What would Roald Dahl’s child genius character Matilda have been like when she grew up? Illustrator Quentin Blake has drawn several images of a thirty-year-old Matilda as an astrophysicist, a world traveler, and a chief executive of the British Library. (Guardian)
Historian and New Yorker writer Jill Lepore talks about her 932-page book, These Truths: A History of the United States, out tomorrow from Norton. (New York Times)
Meanwhile, Japanese writer and perennial contender for the Nobel Prize in Literature Haruki Murakami has withdrawn his nomination for the alternative Nobel Prize, saying he wants to “concentrate on writing, away from media attention.” (Japan Times)
New York Review of Books editor Ian Buruma talks with Slate about his decision to publish an essay by Jian Ghomeshi in the publication’s most recent issue; in 2014 and 2015 many women accused Ghomeshi, a Canadian radio host and musician at the time, of sexual assault.

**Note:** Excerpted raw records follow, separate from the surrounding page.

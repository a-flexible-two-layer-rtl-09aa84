// Signals of the memory subsystem ports, shared by its two end-to-end
// testbenches.
  logic clk = 0, rst_n = 1;
  always #5 clk = ~clk;
  apc_method_e apc_method;
  logic cfg_we;
  logic [1:0] cfg_addr;
  logic [15:0] cfg_wdata;
  logic stage_start, stage_done;
  logic [2:0] m_valid, m_ready, m_last, m_none;
  blk_req_t m_req [3];
  logic wd_valid, wd_ready;
  logic [31:0] wd_data;
  logic sb_swap, sb_overflow, rd_pending, blk_done;
  logic [9:0] sb_fill_count;
  logic [8:0] sb_rd_addr;
  logic [31:0] sb_rd_data;
  logic [3:0] dram_cke, dram_cs_n, dram_ras_n, dram_cas_n, dram_we_n, dram_dq_oe;
  logic [1:0] dram_ba [4];
  logic [11:0] dram_a [4];
  logic [63:0] dram_dq_out [4], dram_dq_in [4];
  logic init_done;
  logic [3:0] in_power_down, ev_stall_rd, ev_stall_wr, ev_sched, ev_refresh, ev_status_valid, rd_overflow;
  access_status_e ev_status [4];
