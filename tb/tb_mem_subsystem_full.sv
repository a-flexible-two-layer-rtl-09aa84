// tb_mem_subsystem_full: the end-to-end test of tb_mem_subsystem run on the
// memory subsystem exactly as configured for the decoder, with no parameter
// changed: 200 us power-up wait (32400 clocks at 162 MHz), the 64 ms / 4096
// refresh interval (2528 clocks) and the power-down idle time of 64 clocks.
module tb_mem_subsystem_full;
  import emi_pkg::*;
  import mem_pkg::*;
  localparam int WATCHDOG = 2000000;
`include "tb_mem_subsystem_decl.svh"
  mem_subsystem dut (.*);
`include "tb_mem_subsystem_body.svh"
endmodule
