// ref_sram: reference sample buffer with one row write port and one row read
// port. Used for the level-0, level-1 and level-2 reference SRAMs and for the
// second reference luma SRAM of the FME stage.
//
// Storage is ROWS x COLS samples of W bits. External data arrive as 8-bit
// samples in 16-sample beats (one 128-bit bus word); a write stores the W most
// significant bits of each sample whose mask bit is set, at physical columns
// (wcol + i) mod COLS of row wrow, so a beat may wrap around the row end. This
// is how levels 1 and 2 keep bit-truncated samples and how a circular column
// buffer receives the new column strip of the next macroblock.
// A read returns the whole row, rotated so that rdata[j] is the sample at
// physical column (rbase + j) mod COLS; rbase is the current window start of a
// circular buffer (0 for non-circular use). The read data are registered: the
// row addressed in cycle t is on rdata in cycle t+1. Contents are not reset.
//
// Buffer sizes (37x37 level 0, 39x40 and 67x68 for levels 1 and 2), truncated
// coarse samples and the 128-bit write width follow the published design; the
// circular column addressing, the rotated row read and the 22x22 size of the
// second reference SRAM are choices made here.
module ref_sram
  import me_pkg::*;
#(
  parameter int unsigned ROWS = 37,
  parameter int unsigned COLS = 37,
  parameter int unsigned W    = 8
) (
  input  logic                          clk,
  // write port (one bus beat)
  input  logic                          we,
  input  logic [$clog2(ROWS)-1:0]       wrow,
  input  logic [$clog2(COLS)-1:0]       wcol,
  input  logic [15:0]                   wmask,
  input  pix_t [15:0]                   wdata,
  // read port
  input  logic                          re,
  input  logic [$clog2(ROWS)-1:0]       rrow,
  input  logic [$clog2(COLS)-1:0]       rbase,
  output logic [COLS-1:0][W-1:0]        rdata
);
  logic [COLS-1:0][W-1:0] mem [ROWS];

  // index (a + b) mod COLS for a, b < COLS
  function automatic int unsigned wrap(input int unsigned a, input int unsigned b);
    int unsigned s;
    s = a + b;
    return (s >= COLS) ? s - COLS : s;
  endfunction

  always_ff @(posedge clk) begin
    if (we)
      for (int i = 0; i < 16; i++)
        if (wmask[i] && i < COLS)
          mem[wrow][wrap(int'(wcol), i)] <= wdata[i][PIX_W-1 -: W];
    if (re)
      for (int j = 0; j < COLS; j++)
        rdata[j] <= mem[rrow][wrap(int'(rbase), j)];
  end
endmodule
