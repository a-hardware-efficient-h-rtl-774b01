// tb_ref_sram: masked, wrapping 16-sample writes and rotated row reads of a
// 6-bit, 39x40 circular buffer (level-1 shape), compared with a model array;
// checks the truncation to the sample's upper bits and the one-cycle read
// latency.
//
// Expected values are computed in the testbench from first principles (brute
// force or the reference functions in tb_pkg), not taken from the design; the
// stimulus and the check set are this testbench's own.
module tb_ref_sram;
  import me_pkg::*;
  int checks = 0, failures = 0;
  logic clk = 0;
  always #5 clk = ~clk;

  localparam int ROWS = 39, COLS = 40, W = 6;
  logic we = 0, re = 0;
  logic [5:0] wrow, rrow, wcol, rbase;
  logic [15:0] wmask;
  pix_t [15:0] wdata;
  logic [COLS-1:0][W-1:0] rdata;
  int model [ROWS][COLS];

  ref_sram #(.ROWS(ROWS), .COLS(COLS), .W(W)) dut (
    .clk, .we, .wrow, .wcol, .wmask, .wdata, .re, .rrow, .rbase, .rdata);

  initial begin
    #10000000;
    failures++;
    $display("TB_RESULT checks=%0d failures=%0d", checks, failures);
    $finish;
  end

  initial begin
    // fill everything with full-mask writes
    for (int r = 0; r < ROWS; r++)
      for (int c = 0; c < COLS; c += 16) begin
        @(negedge clk);
        we = 1; wrow = 6'(r); wcol = 6'(c);
        for (int i = 0; i < 16; i++) wmask[i] = (c + i < COLS);
        for (int i = 0; i < 16; i++) begin
          wdata[i] = 8'($urandom);
          if (c + i < COLS) model[r][c + i] = int'(wdata[i]) >> 2;
        end
      end
    // random masked writes that may wrap
    for (int n = 0; n < 300; n++) begin
      @(negedge clk);
      we = 1; wrow = 6'($urandom_range(0, ROWS-1)); wcol = 6'($urandom_range(0, COLS-1));
      wmask = 16'($urandom);
      for (int i = 0; i < 16; i++) begin
        wdata[i] = 8'($urandom);
        if (wmask[i]) model[wrow][(int'(wcol) + i) % COLS] = int'(wdata[i]) >> 2;
      end
    end
    @(negedge clk); we = 0;
    // rotated reads
    for (int n = 0; n < 300; n++) begin
      int r, b;
      @(negedge clk);
      r = $urandom_range(0, ROWS-1); b = $urandom_range(0, COLS-1);
      re = 1; rrow = 6'(r); rbase = 6'(b);
      @(negedge clk);
      re = 0;
      for (int j = 0; j < COLS; j++) begin
        checks++;
        if (int'(rdata[j]) != model[r][(b + j) % COLS]) failures++;
      end
    end
    $display("TB_RESULT checks=%0d failures=%0d", checks, failures);
    $finish;
  end
endmodule
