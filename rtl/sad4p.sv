// sad4p: four-pixel SAD unit, the basic processing element of every IME level.
//
// Computes |C0-R0| + |C1-R1| + |C2-R2| + |C3-R3| for four current samples C and
// four reference samples R, following the 4p-SAD unit of the design: four
// absolute-difference cells whose results are chained through three adders.
// Purely combinational; the enclosing search point module registers the
// result. The sample width W is a parameter because levels 1 and 2 store
// bit-truncated samples (6 bits at the default configuration) while level 0
// keeps full 8-bit samples.
//
// The four-pair absolute-difference unit and its adder come from the published
// design; the output width and the purely combinational form are choices made
// here.
module sad4p #(
  parameter int unsigned W = 8
) (
  input  logic [3:0][W-1:0] cur,   // C0..C3
  input  logic [3:0][W-1:0] ref_s, // R0..R3
  output logic [W+1:0]      sad    // sum of the four absolute differences
);
  logic [3:0][W-1:0] ad;

  always_comb begin
    for (int i = 0; i < 4; i++)
      ad[i] = (cur[i] >= ref_s[i]) ? cur[i] - ref_s[i] : ref_s[i] - cur[i];
    sad = (W+2)'(ad[0]) + (W+2)'(ad[1]) + (W+2)'(ad[2]) + (W+2)'(ad[3]);
  end
endmodule
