// tb_sad4p: random and corner vectors for the four-pixel SAD unit, checked
// against a direct sum of absolute differences.
//
// Expected values are computed in the testbench from first principles (brute
// force or the reference functions in tb_pkg), not taken from the design; the
// stimulus and the check set are this testbench's own.
module tb_sad4p;
  int checks = 0, failures = 0;
  logic [3:0][7:0] cur, ref_s;
  logic [9:0] sad;

  sad4p #(.W(8)) dut (.cur(cur), .ref_s(ref_s), .sad(sad));

  initial begin
    #100000;
    failures++;
    $display("TB_RESULT checks=%0d failures=%0d", checks, failures);
    $finish;
  end

  initial begin
    for (int n = 0; n < 2000; n++) begin
      int exp_sad;
      for (int i = 0; i < 4; i++) begin
        cur[i]   = (n == 0) ? 8'd255 : (n == 1) ? 8'd0 : 8'($urandom);
        ref_s[i] = (n == 0) ? 8'd0   : (n == 1) ? 8'd255 : 8'($urandom);
      end
      #1;
      exp_sad = 0;
      for (int i = 0; i < 4; i++)
        exp_sad += (int'(cur[i]) > int'(ref_s[i])) ? int'(cur[i]) - int'(ref_s[i]) : int'(ref_s[i]) - int'(cur[i]);
      checks++;
      if (int'(sad) != exp_sad) begin
        failures++;
        if (failures < 5) $display("mismatch: got %0d exp %0d", sad, exp_sad);
      end
    end
    $display("TB_RESULT checks=%0d failures=%0d", checks, failures);
    $finish;
  end
endmodule
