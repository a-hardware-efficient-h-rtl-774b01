// sad_tree: summation tree for variable block sizes.
//
// Takes the grid of SADs of the smallest partitions a level supports and sums
// them into the SADs of the larger ones, in the flat partition order of me_pkg.
//   G = 4: input is the 4x4 grid of 4x4-pixel SADs (level 0); all 41 outputs
//          are produced.
//   G = 2: input is the 2x2 grid of 8x8-pixel SADs (level 1, whose 4x4-sample
//          blocks cover 8x8 pixels); outputs 0..8 (modes 1 to 4) are produced
//          and the sub-8x8 entries are zero.
// Combinational. Output width OW holds the largest sum. The 4x4 entries
// (25..40) are the inputs themselves, zero-extended to OW bits.
//
// The published design names a 4x4 and an 8x8 SAD tree; how they add up the
// partitions, and the flat partition order, are choices made here.
module sad_tree
  import me_pkg::*;
#(
  parameter int unsigned G  = 4,
  parameter int unsigned IW = 14,
  parameter int unsigned OW = 18
) (
  input  logic [G-1:0][G-1:0][IW-1:0] in_sad,   // [row][col]
  output logic [NPART-1:0][OW-1:0]    part_sad
);
  logic [1:0][1:0][OW-1:0]   q8;    // 8x8 quadrant SADs [row][col]
  logic [NPART-1:0][OW-1:0]  sub_sad; // sub-8x8 entries (level 0 only)

  if (G == 4) begin : g_l0
    always_comb begin
      sub_sad = '0;
      for (int qr = 0; qr < 2; qr++)
        for (int qc = 0; qc < 2; qc++) begin
          // 4x4
          for (int s = 0; s < 4; s++)
            sub_sad[25 + 4*(2*qr+qc) + s] = OW'(in_sad[2*qr + s/2][2*qc + s%2]);
          // 8x4 (top, bottom)
          for (int s = 0; s < 2; s++)
            sub_sad[9 + 2*(2*qr+qc) + s] = OW'(in_sad[2*qr + s][2*qc]) + OW'(in_sad[2*qr + s][2*qc + 1]);
          // 4x8 (left, right)
          for (int s = 0; s < 2; s++)
            sub_sad[17 + 2*(2*qr+qc) + s] = OW'(in_sad[2*qr][2*qc + s]) + OW'(in_sad[2*qr + 1][2*qc + s]);
          q8[qr][qc] = sub_sad[9 + 2*(2*qr+qc)] + sub_sad[9 + 2*(2*qr+qc) + 1];
        end
    end
  end else begin : g_l1
    always_comb begin
      sub_sad = '0;
      for (int qr = 0; qr < 2; qr++)
        for (int qc = 0; qc < 2; qc++)
          q8[qr][qc] = OW'(in_sad[qr][qc]);
    end
  end

  always_comb begin
    part_sad = sub_sad;
    for (int q = 0; q < 4; q++) part_sad[5 + q] = q8[q/2][q%2];
    part_sad[1] = q8[0][0] + q8[0][1];
    part_sad[2] = q8[1][0] + q8[1][1];
    part_sad[3] = q8[0][0] + q8[1][0];
    part_sad[4] = q8[0][1] + q8[1][1];
    part_sad[0] = q8[0][0] + q8[0][1] + q8[1][0] + q8[1][1];
  end
endmodule
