// tb_sad_tree: random 4x4-block SAD grids (level 0) and 8x8 grids (level 1);
// each partition SAD is compared with the sum of the blocks that the
// partition's geometry covers.
//
// Expected values are computed in the testbench from first principles (brute
// force or the reference functions in tb_pkg), not taken from the design; the
// stimulus and the check set are this testbench's own.
module tb_sad_tree;
  import me_pkg::*;
  int checks = 0, failures = 0;
  logic [3:0][3:0][13:0]    in4;
  logic [NPART-1:0][17:0]   out4;
  logic [1:0][1:0][15:0]    in2;
  logic [NPART-1:0][17:0]   out2;

  sad_tree #(.G(4), .IW(14), .OW(18)) dut4 (.in_sad(in4), .part_sad(out4));
  sad_tree #(.G(2), .IW(16), .OW(18)) dut2 (.in_sad(in2), .part_sad(out2));

  initial begin
    #100000;
    failures++;
    $display("TB_RESULT checks=%0d failures=%0d", checks, failures);
    $finish;
  end

  initial begin
    for (int n = 0; n < 300; n++) begin
      foreach (in4[i, j]) in4[i][j] = 14'($urandom);
      foreach (in2[i, j]) in2[i][j] = 16'($urandom);
      #1;
      for (int p = 0; p < NPART; p++) begin
        part_geom_t g;
        int e4, e2;
        g = part_geom(p);
        e4 = 0; e2 = 0;
        for (int by = 0; by < 4; by++) for (int bx = 0; bx < 4; bx++)
          if (4*bx >= g.x0 && 4*bx < g.x0 + g.w && 4*by >= g.y0 && 4*by < g.y0 + g.h)
            e4 += in4[by][bx];
        for (int by = 0; by < 2; by++) for (int bx = 0; bx < 2; bx++)
          if (8*bx >= g.x0 && 8*bx < g.x0 + g.w && 8*by >= g.y0 && 8*by < g.y0 + g.h)
            e2 += in2[by][bx];
        if (p > 8) e2 = 0;
        checks += 2;
        if (int'(out4[p]) != e4) failures++;
        if (int'(out2[p]) != e2) failures++;
      end
    end
    $display("TB_RESULT checks=%0d failures=%0d", checks, failures);
    $finish;
  end
endmodule
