// l0_pingpong: the three level-0 reference SRAMs and their role rotation.
//
// Level-0 data (a 37x37 full-precision window around the MV predictor: the
// +/-8 search range, the 16x16 block and the 2+3 extra pixels that the 6-tap
// interpolation filter needs) are used twice: by the IME stage for macroblock
// n and, one pipeline stage later, by the FME stage for the same macroblock.
// Instead of copying, three banks rotate. At any time one bank is the IME
// reference, one the FME reference and one is being loaded for the next
// macroblock. A swap pulse (issued when both stages have finished) rotates
// the roles: the freshly loaded bank becomes the IME bank, the IME bank
// becomes the FME bank and the old FME bank is free to be loaded.
// Each role has its own port; every port behaves like ref_sram (registered
// row read, masked 16-sample beat write). Swap must not be issued while a
// read is outstanding. After reset bank 0 is IME, bank 1 load, bank 2 FME.
//
// Three level-0 banks rotating between integer-search reference, fractional-
// search reference and loading follow the published design; the swap pulse is
// a choice made here.
module l0_pingpong
  import me_pkg::*;
#(
  parameter int unsigned N = 37   // window size (rows = columns)
) (
  input  logic                        clk,
  input  logic                        rst_n,
  input  logic                        swap,
  output logic [1:0]                  ime_bank,   // current role assignment
  // load port (writes the bank being filled)
  input  logic                        ld_we,
  input  logic [$clog2(N)-1:0]        ld_row,
  input  logic [$clog2(N)-1:0]        ld_col,
  input  logic [15:0]                 ld_mask,
  input  pix_t [15:0]                 ld_data,
  // IME read port
  input  logic                        ime_re,
  input  logic [$clog2(N)-1:0]        ime_row,
  output pix_t [N-1:0]                ime_rdata,
  // FME read port
  input  logic                        fme_re,
  input  logic [$clog2(N)-1:0]        fme_row,
  output pix_t [N-1:0]                fme_rdata
);
  logic [1:0] ptr;           // bank serving IME
  logic [1:0] ld_bank, fme_bank;

  function automatic logic [1:0] inc3(input logic [1:0] v);
    return (v == 2'd2) ? 2'd0 : v + 2'd1;
  endfunction

  assign ld_bank  = inc3(ptr);
  assign fme_bank = inc3(inc3(ptr));
  assign ime_bank = ptr;

  always_ff @(posedge clk or negedge rst_n)
    if (!rst_n)    ptr <= 2'd0;
    else if (swap) ptr <= inc3(ptr);

  pix_t [N-1:0] rd [3];

  for (genvar b = 0; b < 3; b++) begin : g_bank
    logic                 re_b;
    logic [$clog2(N)-1:0] row_b;
    always_comb begin
      re_b  = 1'b0;
      row_b = '0;
      if (ptr == 2'(b)) begin
        re_b = ime_re; row_b = ime_row;
      end else if (fme_bank == 2'(b)) begin
        re_b = fme_re; row_b = fme_row;
      end
    end
    ref_sram #(.ROWS(N), .COLS(N), .W(PIX_W)) u_bank (
      .clk  (clk),
      .we   (ld_we && ld_bank == 2'(b)),
      .wrow (ld_row),
      .wcol (ld_col),
      .wmask(ld_mask),
      .wdata(ld_data),
      .re   (re_b),
      .rrow (row_b),
      .rbase('0),
      .rdata(rd[b])
    );
  end

  assign ime_rdata = rd[ptr];
  assign fme_rdata = rd[fme_bank];
endmodule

Sarah Smarsh talks about intergenerational poverty, the working poor, and her new memoir, Heartland: A Memoir of Working Hard and Being Broke in the Richest Country on Earth. (NPR)
U.K. educational publisher Pearson is still the world’s largest publisher, with sales of more than $6 billion in 2017. (Publishers Weekly)
“Catherine: What’re you up to tonight? Heathcliff: Being emo. You?” Imaginary Tinder exchanges between literature’s great couples. (New Yorker)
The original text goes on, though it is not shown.